### What you will do
Return the lines below in which the string "rsub" occurs.

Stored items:
+++
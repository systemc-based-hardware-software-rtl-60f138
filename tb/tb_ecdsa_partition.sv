// tb_ecdsa_partition: ECDSA signing under different hardware/software splits of the MAP.
//
// The original design explores which modular operations to put in hardware,
// in eight partitionings: Arch. 1 all software; Arch. 2 division, Arch. 3
// multiplication, Arch. 4 subtraction, Arch. 5 addition, Arch. 6 addition and
// subtraction, Arch. 7 multiplication and division, Arch. 8 all four. This
// testbench plays the firmware of an ECDSA signature on secp160r1 for each
// split: operations in the hardware set run on the MAP through the bus,
// the others are computed in the testbench as the software would (taking no
// simulated time). For every split it
//   - checks that the signature (r, s) equals an independent reference;
//   - times the signing with the on-chip timer;
//   - counts the MAP register accesses by kind, the terms of the
//     communication-cycle estimate mu = sum(dIc + dIs + dIi + dIo) * c:
//     control writes, status reads, input-word writes, output-word reads,
//     and checks them against the driver sequence (per hardware operation:
//     18 input writes, 9 control writes, 6 output reads);
//   - reports mu with c = 2 (each access of this testbench's bus master
//     takes two clock cycles) and gamma = mu / T, where T is the timed
//     cycles. Status polls beyond the one that finds done are reported as
//     waiting time, not transfer.
// Software operations take no simulated time here, so T compares the
// hardware-side cost of each split, not the full run time of a processor.
// A watchdog ends a hung run. All parameters are at their defaults.
module tb_ecdsa_partition;
  import ecc_soc_pkg::*;
  localparam int DW = 161;
  localparam logic [DW-1:0] P  = 161'hFFFFFFFF_FFFFFFFF_FFFFFFFF_FFFFFFFF_7FFFFFFF;
  localparam logic [DW-1:0] A  = 161'hFFFFFFFF_FFFFFFFF_FFFFFFFF_FFFFFFFF_7FFFFFFC;
  localparam logic [DW-1:0] B  = 161'h1C97BEFC_54BD7A8B_65ACF89F_81D4D4AD_C565FA45;
  localparam logic [DW-1:0] GX = 161'h4A96B568_8EF57328_46646989_68C38BB9_13CBFC82;
  localparam logic [DW-1:0] GY = 161'h23A62855_3168947D_59DCC912_04235137_7AC5FB32;
  localparam logic [DW-1:0] N  = 161'h1_00000000_00000000_0001F4C8_F927AED3_CA752257;

  logic clk = 1'b0;
  logic rst_n = 1'b0;
  logic [7:0]  bus_addr = '0;
  logic        bus_write = 1'b0, bus_read = 1'b0;
  logic [31:0] bus_writedata = '0, bus_readdata;
  logic        io1_tx_valid, io1_rx_ready, io2_tx_valid, io2_rx_ready;
  logic [31:0] io1_tx_data, io2_tx_data;

  logic [DW-1:0] cur_m = P;
  bit   hw [8];                 // indexed by map_op_e: operation runs on the MAP
  int   checks = 0, failures = 0;
  localparam int N_OPS_SIGN = 2376;  // MAP operations in one signing with this nonce
  localparam int C_ACCESS = 2;  // clock cycles per bus access in bus_wr/bus_rd below
  int   n_ctrl, n_stat, n_in, n_out, n_hw_ops, n_sw_ops;

  always #5 clk = ~clk;

  ecc_soc dut (
    .clk, .rst_n,
    .bus_addr, .bus_write, .bus_writedata, .bus_read, .bus_readdata,
    .io1_tx_valid, .io1_tx_data, .io1_tx_ready (1'b1), .io1_rx_valid (1'b0), .io1_rx_data (32'd0), .io1_rx_ready,
    .io2_tx_valid, .io2_tx_data, .io2_tx_ready (1'b1), .io2_rx_valid (1'b0), .io2_rx_data (32'd0), .io2_rx_ready
  );

  task automatic check(input bit ok, input string what);
    checks++;
    if (!ok) begin failures++; $display("FAIL %s", what); end
  endtask

  // ---------------- reference field and curve arithmetic ----------------
  function automatic logic [DW-1:0] rmul(input logic [DW-1:0] a, input logic [DW-1:0] b);
    logic [2*DW-1:0] w = ({DW'(0), a} * {DW'(0), b}) % {DW'(0), P};
    return w[DW-1:0];
  endfunction
  function automatic logic [DW-1:0] radd(input logic [DW-1:0] a, input logic [DW-1:0] b);
    logic [DW:0] s = {1'b0, a} + {1'b0, b};
    return (s >= {1'b0, P}) ? DW'(s - {1'b0, P}) : s[DW-1:0];
  endfunction
  function automatic logic [DW-1:0] rsub(input logic [DW-1:0] a, input logic [DW-1:0] b);
    return (a >= b) ? a - b : a - b + P;
  endfunction
  function automatic logic [DW-1:0] rinv(input logic [DW-1:0] a);
    logic [DW-1:0] e = P - 2, r = 161'd1, base = a;
    for (int i = 0; i < DW; i++) begin
      if (e[i]) r = rmul(r, base);
      base = rmul(base, base);
    end
    return r;
  endfunction
  function automatic logic [DW-1:0] nmul(input logic [DW-1:0] a, input logic [DW-1:0] b);
    logic [2*DW-1:0] w = ({DW'(0), a} * {DW'(0), b}) % {DW'(0), N};
    return w[DW-1:0];
  endfunction
  function automatic logic [DW-1:0] ninv(input logic [DW-1:0] a);
    logic [DW-1:0] e = N - 2, r = 161'd1, base = a;
    for (int i = 0; i < DW; i++) begin
      if (e[i]) r = nmul(r, base);
      base = nmul(base, base);
    end
    return r;
  endfunction
  function automatic bit on_curve(input logic [DW-1:0] x, input logic [DW-1:0] y);
    return rmul(y, y) == radd(radd(rmul(rmul(x, x), x), rmul(A, x)), B);
  endfunction
  task automatic ref_mult(input logic [DW-1:0] k, output logic [DW-1:0] qx, output logic [DW-1:0] qy);
    logic [DW-1:0] px = GX, py = GY, s, tx;
    bit inf = 1;
    for (int i = 0; i < DW; i++) begin
      if (k[i]) begin
        if (inf) begin qx = px; qy = py; inf = 0; end
        else begin
          s = rmul(rsub(py, qy), rinv(rsub(px, qx)));
          tx = rsub(rsub(rmul(s, s), qx), px);
          qy = rsub(rmul(s, rsub(qx, tx)), qy);
          qx = tx;
        end
      end
      s = rmul(radd(rmul(161'd3, rmul(px, px)), A), rinv(radd(py, py)));
      tx = rsub(rmul(s, s), radd(px, px));
      py = rsub(rmul(s, rsub(px, tx)), py);
      px = tx;
    end
  endtask

  // ---------------- bus firmware ----------------
  task automatic bus_wr(input logic [7:0] a, input logic [31:0] d);
    @(negedge clk);
    bus_addr = a; bus_writedata = d; bus_write = 1'b1;
    @(negedge clk);
    bus_write = 1'b0;
  endtask

  task automatic bus_rd(input logic [7:0] a, output logic [31:0] d);
    @(negedge clk);
    bus_addr = a; bus_read = 1'b1;
    #1 d = bus_readdata;
    @(negedge clk);
    bus_read = 1'b0;
  endtask

  task automatic map_write(input map_sel_e s, input logic [DW-1:0] v);
    logic [32*MAP_WORDS-1:0] vw = (32*MAP_WORDS)'(v);
    for (int i = 0; i < MAP_WORDS; i++) begin
      bus_wr(A_MAP_DATA + 8'(i), vw[32*i +: 32]);   n_in++;
    end
    bus_wr(A_MAP_CTRL, 32'(s) << CTRL_SEL_LSB);      n_ctrl++;
    bus_wr(A_MAP_CTRL, 32'd0);                       n_ctrl++;
  endtask

  // z = y (op) x mod cur_m. Operations in the hardware set go to the MAP with
  // the driver sequence; the others are done here in "software" (no cycles).
  task automatic map_op(input map_op_e op, input logic [DW-1:0] y, input logic [DW-1:0] x,
                        output logic [DW-1:0] z);
    logic [31:0] st, d;
    logic [32*MAP_WORDS-1:0] zw;
    logic [2*DW-1:0] wide;
    if (!hw[op]) begin
      unique case (op)
        OP_MUL: wide = ({DW'(0), y} * {DW'(0), x}) % {DW'(0), cur_m};
        OP_ADD: wide = ({DW'(0), y} + {DW'(0), x}) % {DW'(0), cur_m};
        OP_SUB: wide = ({DW'(0), y} + {DW'(0), cur_m} - {DW'(0), x}) % {DW'(0), cur_m};
        default: wide = ({DW'(0), y} * {DW'(0), (cur_m == N) ? ninv(x) : rinv(x)}) % {DW'(0), cur_m};
      endcase
      z = wide[DW-1:0];
      n_sw_ops++;
      return;
    end
    map_write(SEL_X, x);
    map_write(SEL_Y, y);
    map_write(SEL_M, cur_m);
    bus_wr(A_MAP_CTRL, 32'(op));                     n_ctrl++;
    bus_rd(A_MAP_STAT, st);                          n_stat++;
    while (!st[STAT_DONE]) begin
      bus_rd(A_MAP_STAT, st);                        n_stat++;
    end
    bus_wr(A_MAP_CTRL, 32'(op) | (32'd1 << CTRL_READ)); n_ctrl++;
    for (int i = 0; i < MAP_WORDS; i++) begin
      bus_rd(A_MAP_DATA + 8'(i), d);                 n_out++;
      zw[32*i +: 32] = d;
    end
    z = DW'(zw);
    bus_wr(A_MAP_CTRL, 32'd0);                       n_ctrl++;
    n_hw_ops++;
  endtask

  task automatic point_doubling(input logic [DW-1:0] qx, input logic [DW-1:0] qy,
                                output logic [DW-1:0] rx, output logic [DW-1:0] ry);
    logic [DW-1:0] s, t1, t2, t3, t4;
    map_op(OP_MUL, qx, qx, t1);
    map_op(OP_MUL, 161'd3, t1, t2);
    map_op(OP_ADD, t2, A, t3);
    map_op(OP_MUL, 161'd2, qy, t4);
    map_op(OP_DIV, t3, t4, s);
    map_op(OP_MUL, s, s, t1);
    map_op(OP_MUL, 161'd2, qx, t2);
    map_op(OP_SUB, t1, t2, rx);
    map_op(OP_SUB, qx, rx, t1);
    map_op(OP_MUL, s, t1, t2);
    map_op(OP_SUB, t2, qy, ry);
  endtask

  task automatic point_add(input logic [DW-1:0] ax, input logic [DW-1:0] ay,
                           input logic [DW-1:0] bx, input logic [DW-1:0] by,
                           output logic [DW-1:0] rx, output logic [DW-1:0] ry);
    logic [DW-1:0] s, t1, t2;
    map_op(OP_SUB, by, ay, t1);
    map_op(OP_SUB, bx, ax, t2);
    map_op(OP_DIV, t1, t2, s);
    map_op(OP_MUL, s, s, t1);
    map_op(OP_SUB, t1, ax, t2);
    map_op(OP_SUB, t2, bx, rx);
    map_op(OP_SUB, ax, rx, t1);
    map_op(OP_MUL, s, t1, t2);
    map_op(OP_SUB, t2, ay, ry);
  endtask

  // LSB-first point multiplication Q = k*(bx, by), k > 0
  task automatic point_multiply(input logic [DW-1:0] k, input logic [DW-1:0] bx, input logic [DW-1:0] by,
                                output logic [DW-1:0] qx, output logic [DW-1:0] qy);
    logic [DW-1:0] px = bx, py = by, tx, ty;
    bit inf = 1;
    int top = 0;
    cur_m = P;
    for (int i = 0; i < DW; i++) if (k[i]) top = i;
    for (int i = 0; i <= top; i++) begin
      if (k[i]) begin
        if (inf) begin qx = px; qy = py; inf = 0; end
        else begin point_add(qx, qy, px, py, tx, ty); qx = tx; qy = ty; end
      end
      if (i < top) begin point_doubling(px, py, tx, ty); px = tx; py = ty; end
    end
  endtask

  initial begin
    repeat (20_000_000) @(posedge clk);
    failures++;
    $display("watchdog expired");
    $display("TB_RESULT checks=%0d failures=%0d", checks, failures);
    $finish;
  end

  initial begin
    // message digest e, private key d, nonce k (fixed so the runs are comparable)
    logic [DW-1:0] e, d, k, x1, y1, r, t, sg, ex, ey, s_ref;
    logic [31:0]   w;
    int            tcount, mu, wait_cyc;
    logic [3:0]    split;      // {add, sub, mul, div} in hardware, as in the partitioning table
    logic [3:0]    splits [8];
    splits = '{4'b0000, 4'b0001, 4'b0010, 4'b0100, 4'b1000, 4'b1100, 4'b0011, 4'b1111};
    e = 161'h0_A9993E36_4706816A_BA3E2571_7850C26C_9CD0D89D;
    d = 161'h0_7A3C91E2_5B04D6F8_C1E9A2B7_3D58F016_94CB27E3;
    k = 161'h0_1B2C3D4E_5F607182_93A4B5C6_D7E8F901_12233445;
    ref_mult(k, ex, ey);
    s_ref = nmul(ninv(k), (e + nmul(d, ex)) % N);
    repeat (3) @(posedge clk);
    rst_n = 1'b1;
    for (int a = 0; a < 8; a++) begin
      string name;
      split = splits[a];
      name = $sformatf("Arch. %0d (%b)", a + 1, split);
      foreach (hw[i]) hw[i] = 0;
      hw[OP_ADD] = split[3];
      hw[OP_SUB] = split[2];
      hw[OP_MUL] = split[1];
      hw[OP_DIV] = split[0];
      n_ctrl = 0; n_stat = 0; n_in = 0; n_out = 0; n_hw_ops = 0; n_sw_ops = 0;
      bus_wr(A_TMR_CTRL, 32'h3);
      point_multiply(k, GX, GY, x1, y1);
      r = x1;
      cur_m = N;
      map_op(OP_MUL, d, r, t);
      map_op(OP_ADD, e, t, t);
      map_op(OP_DIV, t, k, sg);
      bus_wr(A_TMR_CTRL, 32'h4);
      bus_rd(A_TMR_COUNT, w);
      tcount = w;
      check(r == ex && sg == s_ref, $sformatf("%s: signature (%h, %h)", name, r, sg));
      check((n_hw_ops == 0) == (split == 0) && (n_sw_ops == 0) == (split == 4'hF),
            $sformatf("%s: split used", name));
      check(n_in == 18 * n_hw_ops && n_ctrl == 9 * n_hw_ops && n_out == 6 * n_hw_ops && n_stat >= n_hw_ops && n_hw_ops + n_sw_ops == N_OPS_SIGN,
            $sformatf("%s: access counts in=%0d ctrl=%0d out=%0d stat=%0d ops=%0d", name, n_in, n_ctrl, n_out, n_stat, n_hw_ops));
      // Transfers: every control, input and output access plus the one status
      // read that finds done; the other status reads are waiting, not transfer.
      mu = C_ACCESS * (n_ctrl + n_hw_ops + n_in + n_out);
      if (split == 0) tcount = 1;  // nothing timed: only software ran
      wait_cyc = C_ACCESS * (n_stat - n_hw_ops);
      check(mu + wait_cyc <= tcount, $sformatf("%s: accesses fit in measured time", name));
      $display("%-20s hw ops %5d  sw ops %5d  T = %7d cycles  mu = %7d  gamma = %5.2f %%  wait = %7d  (dIc %0d dIs %0d dIi %0d dIo %0d)",
               name, n_hw_ops, n_sw_ops, tcount, mu, 100.0 * mu / tcount, wait_cyc, n_ctrl, n_stat, n_in, n_out);
    end
    $display("TB_RESULT checks=%0d failures=%0d", checks, failures);
    $finish;
  end
endmodule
+++
### Expected answer
  function automatic logic [DW-1:0] rsub(input logic [DW-1:0] a, input logic [DW-1:0] b);
          s = rmul(rsub(py, qy), rinv(rsub(px, qx)));
          tx = rsub(rsub(rmul(s, s), qx), px);
          qy = rsub(rmul(s, rsub(qx, tx)), qy);
      tx = rsub(rmul(s, s), radd(px, px));
      py = rsub(rmul(s, rsub(px, tx)), py);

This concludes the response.